Namun, pengecualian ditemukan pada SPPG Cihampelas. Air di lokasi ini tidak memenuhi syarat karena terdeteksi cemaran mangan, zat besi, serta koloni bakteri Coliform. Kondisi tersebut berpotensi meningkatkan risiko kontaminasi makanan jika tidak ditangani dengan baik.
“BGN tetap mewajibkan seluruh SPPG untuk memasak hidangan MBG dengan air dari kemasan galon yang telah tersertifikasi,” tegas Arie.
Insiden keracunan MBG pertama kali terjadi pada 26 September 2025, melibatkan tiga SPPG yakni Cipongkor Cijambu, Cipongkor Neglasari, dan Cihampelas. Ratusan siswa mengalami gejala keracunan setelah mengonsumsi hidangan melon dan lotek yang terbukti mengandung cemaran nitrit tinggi.
Nitrit dalam kadar berlebih diketahui dapat mengganggu fungsi hemoglobin dan berisiko pada kesehatan anak.
Kasus berikutnya muncul di Cisarua, tepatnya di SPPG Jambudipa pada 14 Oktober dan Pasirlangu pada 15 Oktober 2025. Sayangnya, investigasi tidak dapat dilakukan lebih lanjut karena tidak tersedia sampel makanan untuk diuji.
Hal ini menyoroti pentingnya dokumentasi dan pengawasan ketat terhadap setiap hidangan MBG.

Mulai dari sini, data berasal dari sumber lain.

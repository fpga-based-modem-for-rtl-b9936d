// Costas loop filter: discrete proportional-integral controller.
//
// On each `in_valid` the 32-bit phase error e is folded in as
//   integ  <= integ + (e >>> KI_SHIFT)
//   adj_err = (e >>> KP_SHIFT) + integ
// so the gains are powers of two and need only shifts and adders. The
// integral term drives the steady-state error for a frequency step to zero.
// `adj_err` is a signed phase-increment offset for the NCO, registered, valid
// one clock after `in_valid`. `lf_rst` clears the integrator.
// The design approximates its gains by shifts; the shift amounts here
// (5 and 14) are this implementation's, chosen for a loop of about 800 Hz
// natural frequency and 0.6 damping with full-scale 12-bit input signals.
module loop_filter #(
  parameter int unsigned KP_SHIFT = 5,
  parameter int unsigned KI_SHIFT = 14
) (
  input  logic               clk,
  input  logic               lf_rst,
  input  logic               in_valid,
  input  logic signed [31:0] e_in,
  output logic signed [31:0] adj_err,
  output logic               out_valid
);
  logic signed [31:0] integ, integ_next;

  assign integ_next = integ + (e_in >>> KI_SHIFT);

  always_ff @(posedge clk) begin
    if (lf_rst) begin
      integ     <= '0;
      adj_err   <= '0;
      out_valid <= 1'b0;
    end else begin
      out_valid <= in_valid;
      if (in_valid) begin
        integ   <= integ_next;
        adj_err <= (e_in >>> KP_SHIFT) + integ_next;
      end
    end
  end
endmodule
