// Test of the Costas PI loop filter against a model of
//   integ += e >>> 14 ; adj = (e >>> 5) + integ
// with random errors, plus a constant error to show the integral action
// (output keeps growing) and a reset that clears it.
module tb_loop_filter;
  timeunit 1ns; timeprecision 1ps;
  logic clk = 0, rst = 1, v = 0, ov;
  logic signed [31:0] e, adj;
  int checks = 0, failures = 0;
  always #5 clk = ~clk;
  loop_filter dut (.clk, .lf_rst(rst), .in_valid(v), .e_in(e), .adj_err(adj), .out_valid(ov));
  initial begin
    longint integ, model, first;
    integ = 0;
    repeat (3) @(posedge clk); rst = 0;
    for (int n = 0; n < 3000; n++) begin
      @(negedge clk);
      e = (n < 2000) ? 32'(int'($urandom_range(0, 200_000_000)) - 100_000_000) : 32'sd50_000_000;
      v = 1; @(negedge clk); v = 0;
      integ = integ + (longint'(e) >>> 14);
      model = (longint'(e) >>> 5) + integ;
      checks += 2;
      if (!ov) failures++;
      if (longint'(adj) != model) failures++;
      if (n == 2000) first = adj;
    end
    checks++; if (adj <= first) failures++;
    rst = 1; @(negedge clk); rst = 0;
    checks++; if (adj != 0) failures++;
    $display("TB_RESULT checks=%0d failures=%0d", checks, failures);
    $finish;
  end
  initial begin #10_000_000; failures++; $display("TB_RESULT checks=%0d failures=%0d", checks, failures); $finish; end
endmodule
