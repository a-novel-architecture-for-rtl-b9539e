# Reconfigurable DSP processor: one datapath for FIR, low-pass, high-pass and FFT

Four common signal-processing jobs — a 4-tap FIR filter, a first-order low-pass, a
first-order high-pass and a 4-point FFT — are built from the same few parts: multipliers,
adders, subtractors and unit delays. This design keeps one set of those parts and uses a
handful of 2:1 multiplexers and demultiplexers to re-wire it for each job. A 2-bit
application code sets the switches. The union of the four datapaths needs only four
multipliers, three delays, three adders and two subtractors. A separate 4-point FFT block
hangs off one output of the input demultiplexer.

The sizes follow a small 4-bit prototype: samples and FIR taps are 4-bit two's complement.
The design runs at one sample per enabled clock. It was aimed at a 50 MHz FPGA clock.

Two realisations are provided and run side by side in the top level:

* **`fu_processor`**: the shared-functional-unit datapath described above. This is the
  main design.
* **`bbu_processor`**: the straightforward arrangement it is derived from. A 1:4
  demultiplexer feeds four complete engines (`fir4`, `lpf`, `hpf`, `fft_block`), and a
  4:1 multiplexer picks one result.

Started from reset and held in one application, the two produce identical outputs. So each
can serve as a reference for the other.

## The four applications

| code | application | function |
|---|---|---|
| `00` | FIR | y(n) = h0·x(n) + h1·x(n-1) + h2·x(n-2) + h3·x(n-3) |
| `01` | low-pass (LPF) | y(n) = (x(n) + x(n-1) − n·y(n-1)) / m |
| `10` | high-pass (HPF) | y(n) = (x(n) − x(n-1) − b·y(n-1)) / a |
| `11` | FFT | X(k) = Σ x(i)·e^(−j2πki/4) over frames of four samples |

The two IIR filters are digital versions of an RC low-pass and a CR high-pass. They come
from the bilinear transform s = (2/T)(z−1)/(z+1), with sample period T:

* low-pass: m = 1 + 2RC/T and n = 1 − 2RC/T;
* high-pass: P = T/(2RC), a = P + 1 and b = P − 1.

The hardware does not divide. You supply the reciprocals 1/m and 1/a as coefficients.
The datapath forms the difference first, subtracts the fed-back product, then multiplies
by the reciprocal. That order matches the filter diagrams the design follows.

Coefficient ports use the names of the shared datapath:

| port | low-pass | high-pass |
|---|---|---|
| `inv_k1` | 1/m | – |
| `m1` | n | – |
| `inv_k2` | – | 1/a |
| `m2` | – | b |

Worked example: RC/T = 2 gives m = 5 and n = −3. Use `inv_k1` = round(256/5) = 51 and
`m1` = −768.

The FFT is the radix-2 decimation-in-time kind. The first stage has two butterflies with
twiddle w(0) = 1, pairing x(0) with x(2) and x(1) with x(3). In the second stage, a w(0)
butterfly combines the two sums into X(0) and X(2). A w(1) = −j butterfly combines the two
differences into X(1) and X(3). Every twiddle is 1 or −j, so the transform is exact in
integers.

## How the shared datapath is switched

Two unit delays on the input line always hold x1 = x(n-1) and x2 = x(n-2). Everything
else depends on the switch settings, which `ctrl_decoder` derives from the application
code:

| switch | what it chooses | FIR | LPF | HPF | FFT |
|---|---|---|---|---|---|
| DM1 (s6, 1:4) | where x(n) goes | ×h0 | M1 | subtractor | FFT block |
| M1 (s1) | adder input A: h0·x(n) \| x(n) | 0 | 1 | – | – |
| M2 (s2) | adder input B: h1·x1 \| x1 from DM3 | 0 | 1 | – | – |
| DM2 (s7) | adder result to: FIR output adder \| M3 | 0 | 1 | – | – |
| DM3 (s8) | x1 to: M2 \| subtractor x(n) − x1 | – | 0 | 1 | – |
| M3 (s3) | filter input: sum \| difference | – | 0 | 1 | – |
| M4 (s4) | shared multiplier input: filter difference \| x2 | 1 | 0 | 0 | – |
| M5 (s5) | third delay input: y(n) \| x2 | 1 | 0 | 0 | – |
| DM4 (s9) | third-delay product to: FIR output adder \| feedback subtractor | 0 | 1 | 1 | – |

"–" marks a don't-care, which the decoder drives as 0.

**FIR.** The two front multipliers make h0·x(n) and h1·x1, and the left adder sums them.
M4 routes x2 into the shared multiplier, which then uses tap h2. M5 feeds x2 into the
third delay, so that delay holds x(n-3), and its multiplier uses tap h3. The two output
adders on the right total the four products.

**Low-pass.** M1 and M2 pass x(n) and x1 unmultiplied, so the left adder forms
x(n) + x1. The third delay stores the filter output y(n), and its multiplier (coefficient
n) produces n·y(n-1). DM4 sends that product back to the feedback subtractor. The
subtractor's result goes through M4 to the shared multiplier, which scales it by 1/m.

**High-pass.** DM1 and DM3 steer x(n) and x1 into the left subtractor. M3 selects that
difference instead of the sum. The rest is the low-pass path with coefficients 1/a and b.

The shared multipliers take their coefficient from the same selects: s4 picks the FIR tap,
and otherwise s3 picks the high-pass pair over the low-pass pair.

**What crosses a switch.** The third delay is shared. After a FIR sample it holds
x(n-3); after a filter sample it holds y(n); in FFT mode it loads 0. So for up to three
samples after a change of application, `fu_processor` output still depends on samples
taken in the previous mode, and an IIR filter starts from whatever state the delay held.
`bbu_processor` behaves differently: its engines keep their own state, and an engine that
is not selected gets no sample strobe. When you switch back to it, it resumes where it
stopped. If you need a clean start in the shared datapath, pulse `rst_n` or feed three
samples before using the output.

## Numbers and timing

* **Samples.** `x` is DW = 4 bits, two's complement.
* **FIR.** Taps `h[0..3]` are CW = 4-bit signed integers. The FIR output is exact, at
  DW+CW+2 = 10 bits.
* **IIR coefficients.** KW = 16 bits, signed, with KF = 8 fraction bits, so the range is
  about ±128 with a resolution of 1/256. That range admits the large negative n and b of
  filters whose RC is many sample periods long.
* **IIR arithmetic.** The datapath computes (x(n) ± x(n-1))·2^KF − c·y(n-1) at full
  precision. It multiplies that by the reciprocal coefficient and adds one half. It then
  shifts right by 2·KF, which rounds to the nearest integer with halves rounded up.
  Finally it saturates the result to DW bits. The saturated value is both the output and
  the stored y(n-1), so the filter state is 4 bits.
* **Dead band.** A 4-bit state leaves a dead band: a slow filter may settle a level or two
  away from its ideal steady state. For example, a high-pass with RC/T = 4 holds at ±2 on
  a constant input instead of decaying to 0. Widen DW to shrink it.
* **FFT outputs.** Bins are DW+2 = 6 bits per component, exact. With a real input,
  Im X(0) and Im X(2) are always 0, so synthesis removes those bits.
* **Timing.**
  * A sample is taken on a rising `clk` edge while `en` is high.
  * Filter and FIR outputs are combinational in the current `x`: zero latency, one sample
    per enabled cycle.
  * The FFT block gathers frames of four enabled samples, aligned from reset. On the edge
    that takes the fourth sample it registers all four bins, and `frame_valid` pulses in
    the next cycle.
  * While the next frame is being gathered, the serial output shows bin k of the previous
    frame during sample k (`y_idx` = k). That is a latency of one frame.
  * `y_valid` rises after the first frame.
* **Reset.** `rst_n` is active low and synchronous. It clears every delay, the frame
  counter and the bins.

## Top-level interface (`reconfig_dsp_top`)

| port | dir | width | meaning |
|---|---|---|---|
| `clk`, `rst_n`, `en` | in | 1 | clock, synchronous active-low reset, sample strobe |
| `mode` | in | 2 | application code (`dsp_pkg::dsp_mode_e`) |
| `x` | in | DW | input sample (from the input converter) |
| `h[4]` | in | CW each | FIR taps |
| `inv_k1`, `m1`, `inv_k2`, `m2` | in | KW each | IIR coefficients (see above) |
| `fu_fir_out`, `fu_fir_valid` | out | DW+CW+2, 1 | FIR result of the shared datapath, valid in FIR mode |
| `fu_filt_out`, `fu_filt_valid` | out | DW, 1 | LPF/HPF result, valid in LPF or HPF mode |
| `fu_fft_bin_re/im[4]`, `fu_fft_frame_valid` | out | DW+2 each, 1 | bins of the last FFT frame, new-frame pulse |
| `fu_fft_re/im`, `fu_fft_idx`, `fu_fft_valid` | out | DW+2, 2, 1 | bins streamed one per sample |
| `bbu_y_re`, `bbu_y_im`, `bbu_y_valid` | out | DW+CW+2 each, 1 | y(n) of the block-level processor (to the output converter) |

Parameters `DW`, `CW`, `KW` and `KF` default to 4, 4, 16 and 8 (from `dsp_pkg`). The FFT
twiddle format assumes exactly four points.

## Files

| file | contents |
|---|---|
| `rtl/dsp_pkg.sv` | default sizes, application code enum, switch-setting struct |
| `rtl/ctrl_decoder.sv` | application code → switch settings (table above) |
| `rtl/fu_processor.sv` | shared-unit datapath with its decoder and FFT block |
| `rtl/bbu_processor.sv` | demultiplexer, four engines, multiplexer |
| `rtl/fir4.sv`, `rtl/lpf.sv`, `rtl/hpf.sv` | stand-alone filter engines |
| `rtl/fft_butterfly.sv`, `rtl/fft4_core.sv`, `rtl/fft_block.sv` | butterfly, combinational 4-point FFT, streaming wrapper |
| `rtl/reconfig_dsp_top.sv` | top level, both realisations side by side |
| `tb/tb_ref_pkg.sv` | integer reference models: FIR sum, IIR recurrence, direct DFT, switch table, processor models |
| `tb/tb_<module>.sv` | one self-checking testbench per module |

Every testbench ends by printing `TB_RESULT checks=N failures=M` and has a watchdog.

* `tb_reconfig_dsp_top` runs 20 000 samples through the top level at its default sizes.
  The application changes randomly, and the input is either random samples or a square
  wave. It checks every output against the models. It also counts each mechanism and
  fails if one never happens: every application, a switch into every application,
  shared-delay carry-over, engine resume, saturation, FFT frames and stream, strobe gaps.
* `tb_workloads` runs each application on a textbook stimulus through the top level at
  its default sizes, checked against closed-form results:
  * FIR impulse response;
  * FFT of DC, alternating, cosine and sine frames;
  * low-pass step response;
  * high-pass response to a square pulse train.
* `tb_fu_processor` and `tb_bbu_processor` check the two realisations on their own.
* The leaf testbenches check the butterfly against complex arithmetic, the FFT core
  against a direct DFT, and the filters against the recurrence. The filter testbenches
  also test steady-state behaviour for several RC/T ratios.

## Simulating

With Verilator 5 (any simulator with SystemVerilog classes will do):

```sh
verilator --binary --timing --assert -Wno-fatal -y rtl -y tb +libext+.sv \
    rtl/dsp_pkg.sv tb/tb_ref_pkg.sv tb/tb_reconfig_dsp_top.sv \
    --top-module tb_reconfig_dsp_top -o sim
./obj_dir/sim
```

Substitute any other `tb_<name>.sv` to run that block's test. Every run takes a few
seconds at most. To change a size, override the parameters on `reconfig_dsp_top`. The
reference models take DW and KF as arguments, so the testbenches only need their
localparams changed.

## Where this design makes its own choices

The published description gives the block diagrams, the filter equations and the
switch-setting table. It does not give word formats, timing or reset. These parts are
choices of this design:

* **Switch inputs.** Which input of each 2:1 switch is "0" and which is "1" was chosen so
  that the published settings produce each function.
* **Coefficient selection.** How the shared multipliers pick between h2, 1/m and 1/a
  (and between h3, n and b) is this design's choice.
* **FIR adders.** The FIR output is formed by two adders after the shared multiplier.
* **Switch counts.** The published resource summary counts seven 2:1 multiplexers and a
  single 2:1 demultiplexer. The datapath drawing it accompanies has five multiplexers and
  three 2:1 demultiplexers, and this design follows the drawing.
* **FFT output order.** The published FFT schematic labels the outputs of its upper
  second-stage butterfly X(0), X(1). With the pairing it draws, that butterfly produces
  X(0) and X(2), and the outputs here are in natural DFT order.
* **Arithmetic.** All number formats, the rounding and saturation, and the zero-latency
  filter timing are this design's choices. So are the FFT framing, the strobe gating of
  unselected engines and the complex `y(n)` of the block-level processor.
* **Outside this design.** The analog parts of the signal chain (input and output
  converters) are not part of the RTL. `x` and `bbu_y_*` are their digital sides.

## Size

The shared datapath uses 4 multipliers and 12 delay flip-flops (three 4-bit delays). That
matches the published count for the combined architecture: 4 multipliers and 12
registers. The FFT block adds its own butterflies and frame registers: 3 samples of
buffer, 4 complex bins and control.
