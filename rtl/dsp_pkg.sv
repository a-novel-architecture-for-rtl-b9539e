// dsp_pkg: shared types and default sizes of the reconfigurable DSP processor.
//
// The application code is the select of the 1:4 input demultiplexer (DM1, select s6),
// and ctrl_t gathers every multiplexer and demultiplexer select of the shared datapath
// (S1..S9). The code values and the 4-bit sample width follow the published control
// table and the 4-bit prototype; the coefficient format (16 bits, 8 of them fraction
// bits) is this design's own choice.
package dsp_pkg;

  // Default sizes.
  localparam int unsigned DATA_W  = 4;   // sample width (4-bit prototype)
  localparam int unsigned TAP_W   = 4;   // FIR tap width
  localparam int unsigned COEF_W  = 16;  // IIR coefficient width
  localparam int unsigned COEF_F  = 8;   // IIR coefficient fraction bits

  // Application select = DM1 select s6.
  typedef enum logic [1:0] {
    MODE_FIR = 2'b00,
    MODE_LPF = 2'b01,
    MODE_HPF = 2'b10,
    MODE_FFT = 2'b11
  } dsp_mode_e;

  // Switch settings of the shared datapath.
  typedef struct packed {
    logic [1:0] s6;  // DM1, 1:4 demux of x(n)
    logic       s1;  // M1: h0*x(n) (0) or x(n) (1)
    logic       s2;  // M2: h1*x(n-1) (0) or x(n-1) (1)
    logic       s3;  // M3: sum (0) or difference (1)
    logic       s4;  // M4: filter difference (0) or x(n-2) (1)
    logic       s5;  // M5: y(n) (0) or x(n-2) (1) into the third delay
    logic       s7;  // DM2: sum to FIR adder (0) or to M3 (1)
    logic       s8;  // DM3: x(n-1) to M2 (0) or to the subtractor (1)
    logic       s9;  // DM4: product to FIR adder (0) or to feedback subtractor (1)
  } ctrl_t;

endpackage
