// ctrl_decoder: switch settings for each application of the shared datapath.
//
// A purely combinational table from the 2-bit application code to the ten select
// bits S1..S9 (S6 is two bits wide). The settings are those of the published control
// table; its "don't care" entries are driven as 0, which is this design's choice.
//
//   app  s6  s7 s8 s9  s1 s2 s3 s4 s5
//   FIR  00   0  -  0   0  0  -  1  1
//   LPF  01   1  0  1   1  1  0  0  0
//   HPF  10   -  1  1   -  -  1  0  0
//   FFT  11   -  -  -   -  -  -  -  -
module ctrl_decoder
  import dsp_pkg::*;
(
  input  dsp_mode_e mode,
  output ctrl_t     ctrl
);

  always_comb begin
    ctrl    = '0;
    ctrl.s6 = mode;
    unique case (mode)
      MODE_FIR: begin
        ctrl.s4 = 1'b1;
        ctrl.s5 = 1'b1;
      end
      MODE_LPF: begin
        ctrl.s7 = 1'b1;
        ctrl.s9 = 1'b1;
        ctrl.s1 = 1'b1;
        ctrl.s2 = 1'b1;
      end
      MODE_HPF: begin
        ctrl.s8 = 1'b1;
        ctrl.s9 = 1'b1;
        ctrl.s3 = 1'b1;
      end
      MODE_FFT: ;
      default: ;
    endcase
  end

endmodule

Menurut data Kementerian Kesehatan, kasus keracunan makanan di sekolah masih menjadi masalah serius. Laporan tahun 2024 mencatat lebih dari 1.200 kasus keracunan makanan di lingkungan pendidikan, dengan faktor utama berasal dari kontaminasi bahan pangan dan penyimpanan yang tidak higienis. Temuan BGN di Bandung Barat memperkuat urgensi penerapan standar keamanan pangan di seluruh SPPG.